I have spent the biggest part of my career in international high-tech conglomerates. These kind of companies are often structured in so called „matrix organizations“ comprising Corporate Headquarters, Business Units and Regional Units.
In all of the matrix organizations, I had the pleasure to work for, I was confronted with conflicts and selfish behavior of managers and employees, which in most cases had significant negative impact on the overall performance of the respective companies. As a young idealistic professional this caused some headache to me and I asked myself numerous times, why these irrational things constantly happen.
In my first job in the field organization of a telecommunication company the Service Unit was organized as a profit center. The salary of service managers and employees was depending on revenue and profit resulting from their service business. This setup led to continuous discussions and battles between the Sales Unit and the Service Unit, because the sales reps were convinced that the cost for assembling and commissioning of telecommunication systems were by far too high, whereas the service managers accused the sales reps to unnecessarily give away services to the customer without requesting adequate payment. This discussion heavily poisoned the internal cooperation between both units and led to many unpleasant discussions (even in front of the customer).
In several of my following jobs I had to cope with tensions and conflicts between Corporate Headquarters and Business Units or Regional Units. The Corporate Headquarters were usually regarded by Business Units and Regional Units as escapist hydrocephalus only producing cost and useless bureaucratic regulations without any business value. And the Business Units and Regional Units usually were regarded by the Corporate Headquarters as a bunch of mavericks who intentionally did not comply with rules and regulations and reinvented the wheel numerous times because they all suffered under the „not invented here“ syndrome.
A third example I personally experienced were tensions and conflicts between Business Units and Regional Units around transfer pricing under appreciated involvement of the Corporate Tax Department.
Sounds familiar? In fact, I strongly believe that you find these kind of patterns in most companies on this planet – at least in the large ones.
In the 1980s, the British/American organizational theorist and management consultant Peter Scott-Morgan invented techniques that have since been widely applied to reveal how complex social systems behave and how associated systemic risks evolve.

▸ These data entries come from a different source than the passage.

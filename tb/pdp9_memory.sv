// pdp9_memory: behavioural model of the PDP-9 core memory as seen by the
// data acquisition DMA, for testbenches only. A write request is
// acknowledged after a random 0..MAX_WAIT extra cycles (one cycle minimum);
// the model counts writes and keeps the words in an array the testbench reads
// directly. Memory is 32K 18-bit words, cleared at time zero.
`timescale 1ns/1ps
module pdp9_memory #(
  parameter int unsigned MAX_WAIT = 3
) (
  input  logic        clk,
  input  logic        mem_req,
  input  logic [14:0] mem_addr,
  input  logic [17:0] mem_wdata,
  output logic        mem_ack
);
  logic [17:0] mem [32768];
  int          writes = 0;
  int          wait_left = -1;

  initial begin
    for (int i = 0; i < 32768; i++) mem[i] = '0;
    mem_ack = 1'b0;
  end

  always @(posedge clk) begin
    mem_ack <= 1'b0;
    if (mem_req && !mem_ack) begin
      if (wait_left < 0) wait_left = $urandom_range(0, MAX_WAIT);
      if (wait_left == 0) begin
        mem[mem_addr] <= mem_wdata;
        writes++;
        mem_ack   <= 1'b1;
        wait_left = -1;
      end else begin
        wait_left--;
      end
    end
  end
endmodule
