// Full-size testbench: daq_top with every parameter at its default - 20
// planes, 476 readout boards (30,464 wires), 32 chassis of 16 modules, a
// 3583-word DMA block. One physics event with eight sparks of 2 or 3 wires
// on every plane (the multitrack load the chambers are specified for) and
// random non-zero modules is read out; the whole block in PDP-9 memory is
// compared with the prediction and the time from EVENT to the API request is
// reported. The chamber part must take about 5 ms at 2.5 MHz, and the whole
// readout must leave room for 30 events per second. A second operation is
// the test for '1' on plane 19, one of the two largest planes (36 boards),
// started through the peripheral device after a one-step delay, with 210
// non-zero modules: all 72 words of the plane must encode as zero, and every
// module word must arrive.
`timescale 1ns/1ps
module tb_daq_top_full;
  import daq_pkg::*;
  localparam int unsigned NCH = 32;

  logic clk = 0, rst_n = 0;
  logic event_in, inhibit;
  logic [17:0] run_number;
  logic [N_PLANES-1:0][MAX_BOARDS*64-1:0] wire_spark;
  logic [NCH-1:0][15:0] module_sel;
  word_t [NCH-1:0][15:0] module_data;
  logic mem_req, mem_ack, api_req, api_overflow, api_ack;
  logic [14:0] mem_addr;
  word_t mem_wdata;
  logic cmd_valid, cmd_ready;
  logic [17:0] cmd_word, rd_data, dvm_value;
  logic [255:0] ch_select, ch_level;
  logic [5:0] ch_data;
  logic data_on, data_off, dvm_connect;
  logic [255:0][5:0] ch_value;
  logic [7:0] dvm_channel;
  logic [1:0] tof_path;
  logic tof_coinc;
  int checks = 0, failures = 0;

  daq_top dut (.*);
  pdp9_memory #(.MAX_WAIT(0)) mem (.clk, .mem_req, .mem_addr, .mem_wdata, .mem_ack);

  always #200 clk = ~clk;   // 2.5 MHz

  initial begin
    #100000000;   // 100 ms
    failures++;
    $display("watchdog expired");
    $display("TB_RESULT checks=%0d failures=%0d", checks, failures);
    $finish;
  end

  task automatic check(input bit ok, input string what);
    checks++;
    if (!ok) begin
      failures++;
      $display("FAIL %s", what);
    end
  endtask

  word_t modval [512];
  always_comb
    for (int k = 0; k < NCH; k++)
      for (int m = 0; m < 16; m++)
        module_data[k][m] = module_sel[k][m] ? modval[16*k + m] : '0;

  word_t exp_q[$];
  logic [N_PLANES-1:0][MAX_BOARDS*64-1:0] pattern;
  int n_sparks;

  function automatic void predict_word(logic [31:0] w, logic [6:0] bw);
    int s = -1;
    for (int i = 0; i <= 32; i++) begin
      logic b;
      b = (i < 32) ? w[i] : 1'b0;
      if (b && s < 0) s = i;
      if (!b && s >= 0) begin
        exp_q.push_back({1'b0, bw, 5'(i), 5'(i - s)});
        s = -1;
      end
    end
  endfunction

  task automatic send(logic [7:0] a, logic [5:0] d, logic [3:0] flags);
    @(negedge clk);
    while (!cmd_ready) @(negedge clk);
    cmd_valid = 1; cmd_word = {a, d, flags};
    @(negedge clk) cmd_valid = 0;
    repeat (6) @(negedge clk);
  endtask

  // Wait for the API request, compare the block with exp_q, acknowledge.
  // Returns the cycles waited.
  task automatic take_block(output int cyc);
    int count;
    cyc = 1;
    while (!api_req && cyc < 200000) begin
      @(negedge clk);
      cyc++;
    end
    check(api_req && !api_overflow, "no API request, or overflow");
    count = int'(mem.mem[15'o1000]);
    check(count == exp_q.size(), $sformatf("block holds %0d words, expected %0d", count, exp_q.size()));
    for (int i = 0; i < exp_q.size(); i++)
      check(mem.mem[15'o1001 + i] == exp_q[i],
            $sformatf("block word %0d: %h expected %h", i, mem.mem[15'o1001 + i], exp_q[i]));
    @(negedge clk) api_ack = 1;
    @(negedge clk) api_ack = 0;
    check(!inhibit, "inhibit after acknowledge");
  endtask

  initial begin
    int cyc, count, wires, n_mod;
    tof_path = 0; event_in = 0; wire_spark = '0; api_ack = 0; cmd_valid = 0; cmd_word = 0; dvm_value = 0;
    for (int a = 0; a < 512; a++) modval[a] = ($urandom_range(0, 3) == 0) ? 18'($urandom()) : '0;
    // 8 sparks per plane, 2 or 3 wires wide
    pattern = '0;
    n_sparks = 0;
    wires = 0;
    for (int p = 0; p < N_PLANES; p++) begin
      for (int k = 0; k < 8; k++) begin
        int pos, wd;
        pos = $urandom_range(0, 64 * PLANE_BOARDS[p] - 3);
        wd = $urandom_range(2, 3);
        for (int j = 0; j < wd; j++) pattern[p][pos + j] = 1'b1;
        n_sparks++;
      end
      wires += 64 * PLANE_BOARDS[p];
    end
    check(wires == 30464, $sformatf("chamber has %0d wires, expected 30464", wires));
    for (int p = 0; p < N_PLANES; p++) begin
      exp_q.push_back({1'b1, 12'b0, 5'(p + 1)});
      for (int w = 0; w < 2 * PLANE_BOARDS[p]; w++) predict_word(pattern[p][32*w +: 32], 7'(w));
    end
    for (int a = 0; a < 512; a++) if (modval[a] != 0) exp_q.push_back(modval[a]);

    repeat (3) @(posedge clk);
    rst_n = 1;
    @(negedge clk) wire_spark = pattern;
    @(negedge clk) wire_spark = '0;
    @(negedge clk) event_in = 1;
    @(negedge clk) event_in = 0;
    take_block(cyc);
    count = exp_q.size();
    check(run_number == 18'd1, "run number");
    // chamber about 5 ms, 512 module addresses at 3 cycles each on top
    check(cyc * 400 > 5_000_000 && cyc * 400 < 7_000_000,
          $sformatf("readout took %0d us", cyc * 400 / 1000));
    check(cyc * 400 < 33_000_000, "readout too long for 30 events per second");
    $display("full-size event: %0d sparks, %0d words, EVENT to API request %0d cycles = %0d us",
             n_sparks, count, cyc, cyc * 400 / 1000);

    // test for '1' on plane 19 with 210 modules loaded
    n_mod = 0;
    for (int a = 0; a < 512; a++) begin
      modval[a] = '0;
      if (n_mod < 210 && (a % 5 != 4 || a >= 500)) begin
        modval[a] = 18'($urandom_range(1, 18'h3ffff));
        n_mod++;
      end
    end
    check(n_mod == 210, "module count");
    exp_q.delete();
    for (int p = 0; p < N_PLANES; p++) begin
      exp_q.push_back({1'b1, 12'b0, 5'(p + 1)});
      if (p == 18)
        for (int w = 0; w < 2 * PLANE_BOARDS[p]; w++) exp_q.push_back({1'b0, 7'(w), 10'b0});
    end
    for (int a = 0; a < 512; a++) if (modval[a] != 0) exp_q.push_back(modval[a]);
    check(exp_q.size() == 20 + 72 + 210, "test '1' block size");
    send(8'd252, 6'd1, 4'b1000);   // delay one step (0.35 ms)
    send(8'd251, 6'd19, 4'b1000);  // test for '1' on plane 19
    take_block(cyc);
    check(run_number == 18'd2, "run number after the test");
    // 38-cycle charge, 875-cycle delay and the 12,400-cycle chamber scan at least
    check(cyc > 38 + 875 + 12400 && cyc * 400 < 33_000_000,
          $sformatf("test for '1' took %0d cycles", cyc));
    $display("test for '1' on plane 19: %0d words, %0d cycles from the command to the API request",
             exp_q.size(), cyc);
    $display("TB_RESULT checks=%0d failures=%0d", checks, failures);
    $finish;
  end
endmodule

Scott-Morgan was born in London, UK, and educated at King’s College School and The Imperial College of Science, Technology and Medicine where he gained the first Ph.D. granted by a robotics faculty in the UK. He subsequently joined the international management consulting firm Arthur D. Little. Building on the approach he had used for his Ph.D. research (explained as „applying the rigor of ‚hard‘ sciences like cybernetics, systems thinking and complexity theory to ’soft‘ sciences like sociology, economics, and political science“) Scott-Morgan devised a methodology that his company later described as „turning conventional interviewing technique on its head“ in order to uncover the logic behind the (often hidden) true behavior of organizations and society.
From the early 1990s, Arthur D. Little was publishing articles about the successful application of Scott-Morgan’s techniques. Former colleagues have named two of these early examples as Philips Consumer Electronics and the Argentinian national oil company Yacimientos Petrolíferos Fiscales (YPF). The former-head of Process Review at British Petroleum (BP) has published that in 1992 his corporation’s „search for best practice in the consulting world led to my meeting Peter Scott-Morgan and learning of his insights into understanding – and changing – the Unwritten Rules of the Game.“ He then describes how BP tested, and became convinced of, the validity of Scott-Morgan’s technique and went on to apply it in several major operating centers.
In 1994, having by then moved to Cambridge, Massachusetts, and having successfully applied his technique in a wide variety of companies throughout North America, Europe, the Asia Pacific region, and Latin America, Scott-Morgan published a bestselling book on his concepts entitled „The Unwritten Rules of the Game“ (short abstract see: http://www.adlittle.com/uploads/tx_extprism/1993_q4_01-05.pdf).
This book was at that time really an eye-opener for me, since it provided the missing link between the official (in most cases reasonable) rules and regulations of a company (including organization, Key Performance Indicators and related Incentive Systems) and the irrational behavior of some managers and employees.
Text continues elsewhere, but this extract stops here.